When I tell you my project is concerned with ‘the category of dessins d’enfants’, it is likely that three questions come to mind:

1. What are dessins d’enfants?

2. What is a category?

3. How can we have a category of dessins d’enfants?

To answer your first question, dessins d’enfants is French for ‘children’s drawings’. Indeed, dessins d’enfants are graphs which look a lot like how a toddler depicts the human form (circles and sticks). And there are deep connections between these graphs and other objects in mathematics.

A graph in this context is not a chart or the graph of an equation, like what a parabola is to a quadratic equation. Rather, a graph is a mathematical structure studied in graph theory, consisting of a set of points (called nodes or vertices) and a collection of edges between those points. A dessin d’enfant is a graph which satisfies the following properties: Each vertex is coloured either black or white. Each edge connects a black vertex to a white vertex. The connection of the edges to each vertex follows a cyclic ordering. And lastly, between any two vertices, there is a path along the edges.

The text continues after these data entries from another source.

// fault_monitor -- response comparator and detection counter.
//
// On every clock with en high it compares the response of the fault-free
// circuit with that of the faulty circuit. On a mismatch it sets `fault`
// for that cycle and adds one to `total_faults`; on a match it clears
// `fault`. The count therefore is the number of compared patterns whose
// response revealed the fault, which is how the test session scores a
// pattern source. The counter saturates at its maximum instead of wrapping.
//
// Interface: W-bit responses, CW-bit counter. `clr` (synchronous) and rst_n
// (asynchronous) clear both outputs. Outputs are registered: they show the
// comparison of the previous enabled clock.
//
// Follows the document: the comparison of the two responses, the fault
// flag and the running total. Counting per mismatching cycle, saturation
// and the clear input are this design's choices.
module fault_monitor #(
  parameter int unsigned W  = 3,
  parameter int unsigned CW = 16
) (
  input  logic          clk,
  input  logic          rst_n,
  input  logic          clr,
  input  logic          en,
  input  logic [W-1:0]  resp_good,
  input  logic [W-1:0]  resp_faulty,
  output logic          fault,
  output logic [CW-1:0] total_faults
);

  logic mismatch;
  always_comb mismatch = (resp_good != resp_faulty);

  always_ff @(posedge clk or negedge rst_n) begin
    if (!rst_n) begin
      fault        <= 1'b0;
      total_faults <= '0;
    end else if (clr) begin
      fault        <= 1'b0;
      total_faults <= '0;
    end else if (en) begin
      fault <= mismatch;
      if (mismatch && total_faults != '1)
        total_faults <= total_faults + 1'b1;
    end
  end

endmodule
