// tb_fault_monitor -- self-checking test of the response comparator and
// detection counter.
//
// Applies random pairs of 3-bit responses (equal about half the time) with
// en toggling randomly, and checks the registered fault flag and the
// running count against a count kept in the testbench. Then checks clr,
// and saturation of a 4-bit counter at 15.
module tb_fault_monitor;

  logic clk = 1'b0, rst_n = 1'b0, clr = 1'b0, en = 1'b0;
  logic [2:0] g = '0, f = '0;
  logic fault;
  logic [15:0] total;
  logic [2:0] g4 = '0, f4 = '0;
  logic fault4;
  logic [3:0] total4;
  int checks = 0, failures = 0;

  fault_monitor #(.W(3), .CW(16)) dut (
    .clk, .rst_n, .clr, .en, .resp_good(g), .resp_faulty(f),
    .fault, .total_faults(total)
  );
  fault_monitor #(.W(3), .CW(4)) dut4 (
    .clk, .rst_n, .clr, .en, .resp_good(g4), .resp_faulty(f4),
    .fault(fault4), .total_faults(total4)
  );

  always #5 clk = ~clk;

  initial begin : watchdog
    repeat (20000) @(posedge clk);
    failures++;
    $display("watchdog expired");
    $display("TB_RESULT checks=%0d failures=%0d", checks, failures);
    $finish;
  end

  task automatic check(input logic cond, input string what);
    checks++;
    if (!cond) begin failures++; $display("FAIL: %s", what); end
  endtask

  initial begin
    int exp_cnt = 0;
    logic exp_flag = 1'b0;
    repeat (2) @(negedge clk);
    rst_n = 1'b1;
    check(total == 0 && fault == 1'b0, "reset");
    for (int t = 0; t < 500; t++) begin
      g = 3'($urandom);
      f = ($urandom % 2) ? g : 3'($urandom);
      en = 1'($urandom % 4 != 0);
      @(negedge clk);
      if (en) begin
        exp_flag = (g != f);
        if (g != f) exp_cnt++;
      end
      check(fault == exp_flag, $sformatf("flag at %0d", t));
      check(int'(total) == exp_cnt, $sformatf("count %0d vs %0d", total, exp_cnt));
    end
    check(exp_cnt > 50, "mismatches occurred");
    clr = 1'b1;
    @(negedge clk);
    clr = 1'b0;
    check(total == 0 && fault == 1'b0, "clear");
    // Saturation.
    en = 1'b1; g4 = 3'd1; f4 = 3'd2;
    repeat (20) @(negedge clk);
    check(total4 == 4'd15 && fault4, "4-bit counter saturates at 15");
    $display("TB_RESULT checks=%0d failures=%0d", checks, failures);
    $finish;
  end

endmodule
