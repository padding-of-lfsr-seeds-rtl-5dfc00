// lcg -- linear congruential generator x_{i+1} = a * x_i + b mod 2^N with
// a = 1 + 2^R.
//
// The multiplier is built without a multiplier: an R-bit logical left shift
// forms 2^R * x_i and one adder sums x_i, 2^R * x_i and b; the modulus 2^N is
// the natural wrap of the N-bit adder. A 2:1 multiplexer in front of the
// datapath picks the seed x0 while `start` is high and the fed-back register
// otherwise, so the first clock with start high writes x_1 = a*x0 + b and
// every later enabled clock writes the next term. x_next is x_{i+1} as held in
// the register.
//
// Timing: one term per clock while start or en is high; the register holds
// otherwise. Reset clears the register.
//
// Follows the document: the seed multiplexer with its start select, the
// shifter, the three-input addition and the register in the loop. This
// design's own choices: the enable input, the reset value, and fixing a as
// 1 + 2^R through a parameter while b is an input. With R >= 2 and b odd
// the period is the full 2^N.
module lcg #(
  parameter int unsigned N = bist_pkg::DEF_CLCG_N,
  parameter int unsigned R = bist_pkg::LCG_R1
) (
  input  logic         clk,
  input  logic         rst_n,
  input  logic         start,    // take x0 as x_i
  input  logic         en,       // advance one term
  input  logic [N-1:0] x0,       // seed
  input  logic [N-1:0] b,        // increment
  output logic [N-1:0] x_next    // x_{i+1}
);

  logic [N-1:0] x_q;
  logic [N-1:0] x_i;
  logic [N-1:0] x_shl;
  logic [N-1:0] sum;

  always_comb begin
    x_i   = start ? x0 : x_q;          // Mux4
    x_shl = x_i << R;                  // 2^R * x_i mod 2^N
    sum   = x_i + x_shl + b;           // a * x_i + b mod 2^N
  end

  always_ff @(posedge clk or negedge rst_n) begin
    if (!rst_n)           x_q <= '0;
    else if (start || en) x_q <= sum;
  end

  assign x_next = x_q;

endmodule
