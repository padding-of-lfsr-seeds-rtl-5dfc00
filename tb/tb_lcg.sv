// tb_lcg -- self-checking test of the shift-and-add linear congruential
// generator.
//
// Drives random seeds and odd increments into an 8-bit LCG with R = 2
// (a = 5) and compares every term with x_{i+1} = 5 x_i + b mod 256 computed
// here with a multiplication. Checks the one-clock latency from start to
// x_1, that the register holds while en is low, and that with b odd the
// sequence returns to its first term after exactly 256 steps and not before.
module tb_lcg;

  localparam int unsigned N = 8, R = 2, A = 1 + (1 << R);

  logic clk = 1'b0, rst_n = 1'b0;
  logic start = 1'b0, en = 1'b0;
  logic [N-1:0] x0 = '0, b = '0, x_next;
  int checks = 0, failures = 0;

  lcg #(.N(N), .R(R)) dut (.clk, .rst_n, .start, .en, .x0, .b, .x_next);

  always #5 clk = ~clk;

  initial begin : watchdog
    repeat (20000) @(posedge clk);
    failures++;
    $display("watchdog expired");
    $display("TB_RESULT checks=%0d failures=%0d", checks, failures);
    $finish;
  end

  task automatic check(input logic cond, input string what);
    checks++;
    if (!cond) begin failures++; $display("FAIL: %s", what); end
  endtask

  initial begin
    logic [N-1:0] e, first;
    int period;
    repeat (2) @(negedge clk);
    rst_n = 1'b1;
    check(x_next == '0, "reset value");

    for (int rep = 0; rep < 8; rep++) begin
      @(negedge clk);
      x0 = N'($urandom); b = N'($urandom) | N'(1); start = 1'b1;
      e = N'(A * x0 + b);
      @(negedge clk);
      start = 1'b0;
      check(x_next == e, $sformatf("x1 after start: %0d vs %0d", x_next, e));
      // Hold.
      repeat (2) @(negedge clk);
      check(x_next == e, "hold while en low");
      en = 1'b1;
      first = x_next; period = 0;
      for (int t = 1; t <= 256; t++) begin
        @(negedge clk);
        e = N'(A * e + b);
        check(x_next == e, $sformatf("term %0d", t));
        if (x_next == first && period == 0) period = t;
      end
      en = 1'b0;
      check(period == 256, $sformatf("period %0d, expected 256", period));
    end

    $display("TB_RESULT checks=%0d failures=%0d", checks, failures);
    $finish;
  end

endmodule
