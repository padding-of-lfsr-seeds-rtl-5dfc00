// s27_cut -- the ISCAS'89 s27 benchmark circuit, used as the circuit under
// test, with an optional single stuck-at fault.
//
// s27 has four primary inputs G0..G3, three D flip-flops G5, G6, G7, one
// primary output G17 and ten gates:
//   G14 = NOT G0          G8  = AND(G14, G6)     G12 = NOR(G1, G7)
//   G15 = OR(G12, G8)     G16 = OR(G3, G8)       G9  = NAND(G16, G15)
//   G11 = NOR(G5, G9)     G10 = NOR(G14, G11)    G13 = NOR(G2, G12)
//   G17 = NOT G11         G5 <= G10, G6 <= G11, G7 <= G13
// This is the published benchmark netlist; the surrounding test scheme only
// names the circuit.
//
// Fault injection: when fault.en is set, the net fault.site is forced to
// fault.value wherever it is read (a stem fault). A fault-free copy is the
// same module with fault.en = 0. The forcing is ordinary logic, so the faulty
// copy synthesises like the good one.
//
// Interface: pi = {G3, G2, G1, G0}; op_ff = {G5, G6, G7} is the flip-flop
// state, i.e. the scan-out response; po is G17. The flip-flops capture on
// the rising clock edge while en is high; clr (synchronous) and rst_n
// (asynchronous) put them to 000. Both the clear and the enable are this
// design's additions for running it inside a test session.
module s27_cut
  import bist_pkg::*;
(
  input  logic         clk,
  input  logic         rst_n,
  input  logic         clr,
  input  logic         en,
  input  logic [3:0]   pi,
  input  stuck_fault_t fault,
  output logic [2:0]   op_ff,
  output logic         po
);

  logic g5_q, g6_q, g7_q;
  logic g0, g1, g2, g3, g5, g6, g7;
  logic g8, g9, g10, g11, g12, g13, g14, g15, g16;

  // Value of net `site` after the optional stuck-at fault.
  function automatic logic fnet(s27_net_e site, logic v, stuck_fault_t f);
    return (f.en && f.site == site) ? f.value : v;
  endfunction

  always_comb begin
    g0  = fnet(NET_G0, pi[0], fault);
    g1  = fnet(NET_G1, pi[1], fault);
    g2  = fnet(NET_G2, pi[2], fault);
    g3  = fnet(NET_G3, pi[3], fault);
    g5  = fnet(NET_G5, g5_q, fault);
    g6  = fnet(NET_G6, g6_q, fault);
    g7  = fnet(NET_G7, g7_q, fault);
    g14 = fnet(NET_G14, ~g0, fault);
    g8  = fnet(NET_G8,  g14 & g6, fault);
    g12 = fnet(NET_G12, ~(g1 | g7), fault);
    g15 = fnet(NET_G15, g12 | g8, fault);
    g16 = fnet(NET_G16, g3 | g8, fault);
    g9  = fnet(NET_G9,  ~(g16 & g15), fault);
    g11 = fnet(NET_G11, ~(g5 | g9), fault);
    g10 = fnet(NET_G10, ~(g14 | g11), fault);
    g13 = fnet(NET_G13, ~(g2 | g12), fault);
    po  = ~g11;
  end

  always_ff @(posedge clk or negedge rst_n) begin
    if (!rst_n) begin
      {g5_q, g6_q, g7_q} <= 3'b000;
    end else if (clr) begin
      {g5_q, g6_q, g7_q} <= 3'b000;
    end else if (en) begin
      g5_q <= g10;
      g6_q <= g11;
      g7_q <= g13;
    end
  end

  assign op_ff = {g5, g6, g7};

endmodule
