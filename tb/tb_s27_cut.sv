// tb_s27_cut -- self-checking test of the s27 circuit under test and its
// stuck-at fault injection.
//
// The reference is a table-driven model of s27: an array of net values
// evaluated in topological order, where the selected net is overwritten by
// the stuck value right after it is computed. For the fault-free circuit
// and for each of the 32 single stuck-at faults (16 nets x 0/1) the
// testbench applies 64 random input vectors, clocks the flip-flops and
// compares op_ff = {G5, G6, G7} and po = G17 on every clock. It also checks
// a few known fault-free values from reset, and that clr and en work.
module tb_s27_cut;
  import bist_pkg::*;

  logic clk = 1'b0, rst_n = 1'b0, clr = 1'b0, en = 1'b0;
  logic [3:0] pi = '0;
  stuck_fault_t fault = '0;
  logic [2:0] op_ff;
  logic po;
  int checks = 0, failures = 0;

  s27_cut dut (.clk, .rst_n, .clr, .en, .pi, .fault, .op_ff, .po);

  always #5 clk = ~clk;

  initial begin : watchdog
    repeat (20000) @(posedge clk);
    failures++;
    $display("watchdog expired");
    $display("TB_RESULT checks=%0d failures=%0d", checks, failures);
    $finish;
  end

  task automatic check(input logic cond, input string what);
    checks++;
    if (!cond) begin failures++; $display("FAIL: %s", what); end
  endtask

  // Net indices follow s27_net_e: G0..G3, G5..G16 -> 0..15, G17 -> 16.
  logic st [3];             // model flip-flops G5, G6, G7
  logic nv [17];

  function automatic logic fx(int idx, logic v, stuck_fault_t f);
    return (f.en && int'(f.site) == idx) ? f.value : v;
  endfunction

  task automatic model_eval(input logic [3:0] in, input stuck_fault_t f);
    for (int k = 0; k < 4; k++) nv[k] = fx(k, in[k], f);
    nv[4] = fx(4, st[0], f);                         // G5
    nv[5] = fx(5, st[1], f);                         // G6
    nv[6] = fx(6, st[2], f);                         // G7
    nv[13] = fx(13, !nv[0], f);                      // G14
    nv[7]  = fx(7,  nv[13] && nv[5], f);             // G8
    nv[11] = fx(11, !(nv[1] || nv[6]), f);           // G12
    nv[14] = fx(14, nv[11] || nv[7], f);             // G15
    nv[15] = fx(15, nv[3] || nv[7], f);              // G16
    nv[8]  = fx(8,  !(nv[15] && nv[14]), f);         // G9
    nv[10] = fx(10, !(nv[4] || nv[8]), f);           // G11
    nv[9]  = fx(9,  !(nv[13] || nv[10]), f);         // G10
    nv[12] = fx(12, !(nv[2] || nv[11]), f);          // G13
    nv[16] = !nv[10];                                // G17
  endtask

  initial begin
    stuck_fault_t f;
    repeat (2) @(negedge clk);
    rst_n = 1'b1;

    // Known values from the reset state 000 with inputs 0000.
    pi = 4'b0000; fault = '0;
    #1;
    check(op_ff == 3'b000 && po == 1'b1, "reset state, G17 = 1");
    en = 1'b1;
    @(negedge clk);
    check(op_ff == 3'b000, "next state from 000 with 0000 is 000");
    // G0 = 1: G14 = 0, G8 = 0, G12 = 1, G15 = 1, G16 = 0, G9 = 1, G11 = 0,
    // G10 = 1, G13 = 0 -> next state G5 G6 G7 = 100.
    pi = 4'b0001;
    @(negedge clk);
    check(op_ff == 3'b100, "next state from 000 with G0 = 1 is 100");

    for (int fi = -1; fi < 32; fi++) begin
      f = '0;
      if (fi >= 0) begin
        f.en = 1'b1; f.site = s27_net_e'(fi / 2); f.value = logic'(fi % 2);
      end
      fault = f;
      en = 1'b0; clr = 1'b1;
      @(negedge clk);
      clr = 1'b0;
      check(op_ff == {fx(4, 1'b0, f), fx(5, 1'b0, f), fx(6, 1'b0, f)},
            $sformatf("clear, fault %0d", fi));
      st[0] = 1'b0; st[1] = 1'b0; st[2] = 1'b0;
      en = 1'b1;
      for (int t = 0; t < 64; t++) begin
        pi = 4'($urandom);
        #1;
        model_eval(pi, f);
        check(po == nv[16], $sformatf("G17, fault %0d, vector %0d", fi, t));
        check(op_ff == {nv[4], nv[5], nv[6]},
              $sformatf("state, fault %0d, vector %0d", fi, t));
        @(negedge clk);
        st[0] = nv[9]; st[1] = nv[10]; st[2] = nv[12];
      end
      // Hold with en low.
      en = 1'b0;
      pi = ~pi;
      @(negedge clk);
      #1;
      model_eval(pi, f);
      check(op_ff == {nv[4], nv[5], nv[6]}, $sformatf("hold, fault %0d", fi));
    end

    $display("TB_RESULT checks=%0d failures=%0d", checks, failures);
    $finish;
  end

endmodule
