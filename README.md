# A four-lane vector-excitation speech coder processor

Low-delay analysis-by-synthesis speech coders such as LLD-VXC (16 kbit/s,
4-sample vectors, a 256-entry excitation codebook) spend almost all their
time on two kinds of work:

- **Short filters and inner products.** These are lattice, direct-form, pitch and
  gain-prediction filters, autocorrelations, and filtering the codebook through the
  synthesis filter.
- **The codebook search.** Each candidate is scored with a distortion measure and
  the smallest score is kept.

This design implements that workload in a small, low-clock-rate processor. It has
three parts:

- **A chain of Adaptive Arithmetic Units (AAUs).** There is one AAU per vector
  component, four by default. Each AAU is a multiply-add cell whose data path
  can be reconfigured instruction by instruction. The cells are chained two ways:
  - their data registers form a delay line;
  - their adders form one sum of products, finished in a single clock.
- **One Distortion Arithmetic Unit (DAU)** behind the chain. It turns an inner
  product and a precomputed codevector energy into a distortion and keeps the
  running minimum. While the codebook is being filtered, it squares and adds the
  filtered rows to build that energy table.
- **A control unit.** It runs one 16-bit instruction per clock from a 2K-word
  program ROM. It has a hardware REPEAT counter whose count also indexes memory,
  an index-save register for the winning codevector, and a vector interrupt.

Each instruction takes one cycle. With four lanes, the full codebook search takes
one instruction per codevector: 256 cycles. Filtering the codebook takes one
instruction per codevector row: 1024 cycles. At about 2 MHz, a complete coder fits
in the 0.5 ms that a 4-sample vector lasts at 8 kHz.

The second question is more difficult to answer. ‘Category’ pertains to a topic of mathematics called category theory. In your previous studies of mathematics, you’ve probably come to associate mathematics with equations, functions, calculus, etc. But in pure mathematics there is an almost omnipresent concept: structure. An example of structure is when we have functions between sets of numbers. The idea of structure and the relationships which preserve aspects of structure from one object to another, or even from one structure to another, became very pervasive over the last two centuries. Consequently, in the 1940s mathematicians were compelled to formulate a theory which specialises in formalising and understanding ‘structure’ in mathematics. The abstractedness of this topic is quite unlike other areas of pure mathematics, it is powerful, far-reaching, and potentially ground-breaking in how the fundamentals of mathematics are understood. And its name is – you guessed it – category theory!

The notion of a category is how category theorists formalise mathematical structure. It is simply a collection of objects and the maps between those objects which satisfy some natural conditions. Now we can answer the third question; the category of dessins d’enfants is the category where the objects are dessins d’enfants and the maps are the ways to turn one dessin d’enfant into another. To formulate this category, we need to understand how to characterise the structure of a dessin d’enfant and how we can preserve this structure when we go from one dessin d’enfant to another.